■ About this task ■
Across the entries below, how many lines contain the string "posedge"? Only the number is wanted.

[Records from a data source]
_____
// tb_xft_rx_top: end-to-end test of the whole board at its default sizes.
// Twelve Finder channels send packets after each L1A; the S-LINK output is
// compared word for word with a model of the event: BOF, header 1 (bunch
// count, buffer), header 2 (latency), the packed data of channels 1-12 in
// order, the three word count words, the trailer (size, flags) and EOF.
// Events exercise: aborts ignored (power-up), an abort over P2 that does not
// abort, an abort over TS_IN that does, a disabled channel, truncation by the
// FILAR overflow detector, an overflow carried into the next event and
// cleared by its timer, odd packets padded, and VME readout of the DAQ RAMs,
// word counts and IDPROM. Each mechanism is counted and must occur.
`include "tb/tb_util.svh"
module tb_xft_rx_top;
  import xft_pkg::*;
  logic clk = 0, rst = 1;
  always #6.25 clk = ~clk;     // 80 MHz
  int checks = 0, failures = 0;
  `WATCHDOG(200000)

  logic [15:0] fin_data [12]; logic [11:0] fin_strobe;
  logic l1a, bc_strobe, b0_marker; logic [1:0] l1a_buf;
  logic bp_abort_n, bp_strobe_n, ts_abort, ts_strobe;
  vme_req_t vme_req; logic [31:0] vme_rdata; logic vme_rvalid;
  logic [4:0] idprom_addr; logic [7:0] idprom_data;
  slink_t slink1, slink2;
  xft_rx_top dut (.clk, .rst, .fin_data, .fin_strobe, .l1a, .l1a_buf, .bc_strobe, .b0_marker,
    .bp_abort_n, .bp_strobe_n, .ts_abort, .ts_strobe, .vme_req, .vme_rdata, .vme_rvalid,
    .idprom_addr, .idprom_data, .slink1, .slink2);
  assign idprom_data = 8'(idprom_addr) * 8'd3;   // stand-in ID PROM contents

  // mechanisms seen
  int n_ignored = 0, n_p2 = 0, n_ts_abort = 0, n_disabled = 0, n_trunc = 0, n_carry = 0,
      n_timer_clear = 0, n_padded = 0, n_vme = 0, n_events = 0;

  // bunch crossings every 11 clocks, bunch zero at start; model counter
  int bc_model;
  always @(posedge clk) begin
    if (rst) begin bc_strobe <= 0; end
    else bc_strobe <= ($time / 12500) % 11 == 0;
  end
  always @(posedge clk) if (b0_marker) bc_model <= 41; else if (bc_strobe) bc_model <= bc_model + 1;

  slink_t got [$];
  always @(posedge clk) if (!rst && slink1.write) begin
    got.push_back(slink1);
    if (slink1 != slink2) begin failures++; $display("FAIL S-LINK ports differ"); end
  end

  task automatic vme(input logic [23:0] a, input logic w, input logic [31:0] d, output logic [31:0] q);
    @(negedge clk); vme_req = '0; vme_req.addr = a; vme_req.wr = w; vme_req.rd = !w; vme_req.wdata = d;
    @(negedge clk); vme_req = '0; q = vme_rdata;
    if (!w) `CHK(vme_rvalid, "VME read valid");
  endtask

  // Finder packet of channel c (0..11) for event tag
  function automatic void packet(input int c, input int n, input int tag, ref logic [15:0] h[$]);
    h.delete();
    h.push_back(16'h8000 | 16'(tag * 16 + c));
    for (int i = 1; i <= n; i++) h.push_back(16'((tag * 37 + c * 11 + i) & 16'h7FFF));
    h.push_back(16'hC000 | 16'(tag * 16 + c));
  endfunction

  // abort_src: 0 none, 1 P2, 2 TS_IN
  task automatic run_event(input int tag, input logic [1:0] b, input int len [12],
      input logic [11:0] en, input int abort_src, input logic abort_val, input logic honour,
      input int trunc_to, input logic exp_trunc);
    logic [15:0] h [12][$];
    logic [31:0] dw [$];
    logic [6:0] cnt [12];
    logic [31:0] wcw [3];
    logic [31:0] exp_pkt [$];
    logic aborted;
    int bc_at_l1a, ndata;
    got.delete();
    @(negedge clk); l1a = 1; l1a_buf = b; bc_at_l1a = bc_model; @(negedge clk); l1a = 0;
    repeat (20) @(negedge clk);
    for (int c = 0; c < 12; c++) begin
      packet(c, len[c], tag, h[c]);
      cnt[c] = en[c] ? 7'((h[c].size() + 1) / 2) : 7'd0;
      if (h[c].size() % 2 == 1 && en[c]) n_padded++;
      if (en[c])
        for (int i = 0; i < h[c].size(); i += 2)
          dw.push_back(i + 1 < h[c].size() ? {h[c][i+1], h[c][i]} : {h[c][i], h[c][i]});
    end
    for (int c = 0; c < 12; c++) if (!en[c]) n_disabled++;
    for (int i = 0; i < 40; i++) begin
      @(negedge clk);
      for (int c = 0; c < 12; c++) begin
        fin_strobe[c] = i < h[c].size();
        fin_data[c] = i < h[c].size() ? h[c][i] : 16'h0;
      end
    end
    @(negedge clk); fin_strobe = '0;
    repeat (200) @(negedge clk);        // all data now in the Control FPGA
    if (abort_src == 1) begin
      bp_abort_n = !abort_val; #25 bp_strobe_n = 0; #25 bp_strobe_n = 1; bp_abort_n = 1;
      n_p2++;
    end else if (abort_src == 2) begin
      ts_abort = abort_val; #25 ts_strobe = 1; #25 ts_strobe = 0; ts_abort = 0;
    end
    repeat (400) @(negedge clk);
    aborted = honour && abort_src != 0 && abort_val;
    if (aborted) n_ts_abort++;
    if (!honour && abort_src != 0 && abort_val) n_ignored++;
    for (int k = 0; k < 3; k++)
      wcw[k] = {2'b0, cnt[4*k+3], cnt[4*k+2], 2'b0, cnt[4*k+1], cnt[4*k]};
    // expected packet after header 2
    if (aborted) exp_pkt.push_back(ABORT_WORD);
    else begin
      ndata = (trunc_to >= 0 && trunc_to < dw.size()) ? trunc_to : dw.size();
      for (int i = 0; i < ndata; i++) exp_pkt.push_back(dw[i]);
      for (int k = 0; k < 3; k++) exp_pkt.push_back(wcw[k]);
    end
    `CHK(got.size() == exp_pkt.size() + 5, $sformatf("event %0d packet length %0d want %0d", tag, got.size(), exp_pkt.size() + 5));
    if (got.size() != exp_pkt.size() + 5)
      foreach (got[i]) $display("  got[%0d] = %h %b", i, got[i].data, got[i].control);
    if (got.size() == exp_pkt.size() + 5) begin
      `CHK(got[0].data == SLINK_BOF && got[0].control, "BOF");
      `CHK(got[1].data == {8'h0, 4'h0, 2'h0, 8'h0, 8'(bc_at_l1a), b}, "header 1");
      `CHK(got[2].data[31:16] == 0 && got[2].data[15:0] > 0, $sformatf("header 2 latency %h", got[2].data));
      foreach (exp_pkt[i]) `CHK(got[3 + i].data == exp_pkt[i] && !got[3 + i].control,
                               $sformatf("event %0d word %0d", tag, i));
      `CHK(got[$-1].data == {16'(exp_pkt.size()), 13'b0, !honour, exp_trunc, aborted}, "trailer");
      `CHK(got[$].data == SLINK_EOF && got[$].control, "EOF");
      if (exp_trunc && !aborted) n_trunc++;
    end
    n_events++;
  endtask

  int len [12];
  logic [31:0] q;
  initial begin
    fin_strobe = '0; l1a = 0; l1a_buf = 0; b0_marker = 0;
    bp_abort_n = 1; bp_strobe_n = 1; ts_abort = 0; ts_strobe = 0; vme_req = '0;
    for (int c = 0; c < 12; c++) fin_data[c] = 0;
    repeat (4) @(posedge clk); #1 rst = 0;
    @(negedge clk); b0_marker = 1; @(negedge clk); b0_marker = 0;
    for (int c = 0; c < 12; c++) len[c] = 2 + (c % 5);

    // 1: power-up: aborts ignored; an abort request over TS_IN has no effect
    run_event(1, 2'd0, len, 12'hFFF, 2, 1, 0, -1, 0);
    // honour aborts from now on; reset the Control FPGA after the change
    vme(24'h000018, 1, 0, q);
    vme(24'h000004, 1, 1, q);
    @(negedge clk); b0_marker = 1; @(negedge clk); b0_marker = 0;
    // 2: abort decision 0 over P2
    run_event(2, 2'd1, len, 12'hFFF, 1, 0, 1, -1, 0);
    // 3: abort decision 1 over TS_IN -> single abort word
    run_event(3, 2'd2, len, 12'hFFF, 2, 1, 1, -1, 0);
    // 4: disable channel 2 (DataIO 1) and channel 12 (DataIO 2), then reset both
    vme(24'h08000C, 1, 32'b111101, q);
    vme(24'h0C000C, 1, 32'b011111, q);
    vme(24'h080004, 1, 1, q);
    vme(24'h0C0004, 1, 1, q);
    run_event(4, 2'd3, len, 12'b0111_1111_1101, 1, 0, 1, -1, 0);
    vme(24'h08000C, 1, 32'h3F, q);
    vme(24'h0C000C, 1, 32'h3F, q);
    vme(24'h080004, 1, 1, q);
    vme(24'h0C0004, 1, 1, q);
    // 5: word count max 8, long timer: truncated to 8 + 2 data words
    vme(24'h00001C, 1, {2'b0, 10'd8, 20'd20000}, q);
    run_event(5, 2'd0, len, 12'hFFF, 1, 0, 1, 10, 1);
    // 6: the stored count keeps total >= max: next event fully truncated
    run_event(6, 2'd1, len, 12'hFFF, 1, 0, 1, 0, 1);
    n_carry++;
    // wait for the timers to drain the registers, then a normal event
    vme(24'h000028, 0, 0, q);
    `CHK(q[21] && q[20], "state register 2: total >= max and overflow");
    repeat (20500) @(negedge clk);
    vme(24'h000028, 0, 0, q);
    `CHK(q[27:24] == 4'b0 && !q[21], "timers expired");
    if (q[27:24] == 4'b0) n_timer_clear++;
    vme(24'h00001C, 1, {2'b0, 10'd1023, 20'd16}, q);
    run_event(7, 2'd2, len, 12'hFFF, 2, 0, 1, -1, 0);
    // VME readout: Control DAQ RAM 1 buffer 2 header word and BOF
    vme(24'h000000, 0, 0, q); `CHK(q == CTRL_FW_VERSION, "control firmware version");
    vme(24'h080000, 0, 0, q); `CHK(q == DIO_FW_VERSION, "DataIO 1 firmware version");
    vme(24'h0C0020, 0, 0, q); `CHK(q == DIO_STATUS2, "DataIO 2 status 2");
    vme(24'h800000 | (24'd2 << 20), 0, 0, q);
    `CHK(q[31:23] == 9'd102 && q[12:8] == 0, "DAQ header word: board type");
    vme(24'h800004 | (24'd2 << 20), 0, 0, q); `CHK(q == SLINK_BOF, "DAQ RAM 1 holds BOF");
    vme(24'h000A00, 0, 0, q); `CHK(q == 32'(1 + got.size()), "control word count register");
    // DataIO 2 channel 3 (channel 9) first word of event 7 in buffer 2
    vme({4'b1010, 2'b11, 6'b0, 3'd2, 7'd0, 2'b0}, 0, 0, q);
    `CHK(q[15:0] == (16'h8000 | 16'(7 * 16 + 8)), "DataIO 2 input DAQ RAM");
    vme(24'h100000 + 24'd20, 0, 0, q); `CHK(q == {8'd15, 24'b0}, "IDPROM read");
    n_vme++;

    `CHK(n_events == 7, "events run");
    `CHK(n_ignored > 0, "mechanism: abort ignored");
    `CHK(n_p2 > 0, "mechanism: abort over P2");
    `CHK(n_ts_abort > 0, "mechanism: event aborted");
    `CHK(n_disabled > 0, "mechanism: channel disabled");
    `CHK(n_trunc > 1, "mechanism: truncation");
    `CHK(n_carry > 0, "mechanism: overflow carried to next event");
    `CHK(n_timer_clear > 0, "mechanism: timer clears word count registers");
    `CHK(n_padded > 0, "mechanism: odd packet padded");
    `CHK(n_vme > 0, "mechanism: VME readout");
    $display("mechanisms: ignored=%0d p2=%0d aborted=%0d disabled=%0d truncated=%0d carried=%0d timer=%0d padded=%0d",
             n_ignored, n_p2, n_ts_abort, n_disabled, n_trunc, n_carry, n_timer_clear, n_padded);
    `FINISH
  end
endmodule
_____
■ Task solution ■
4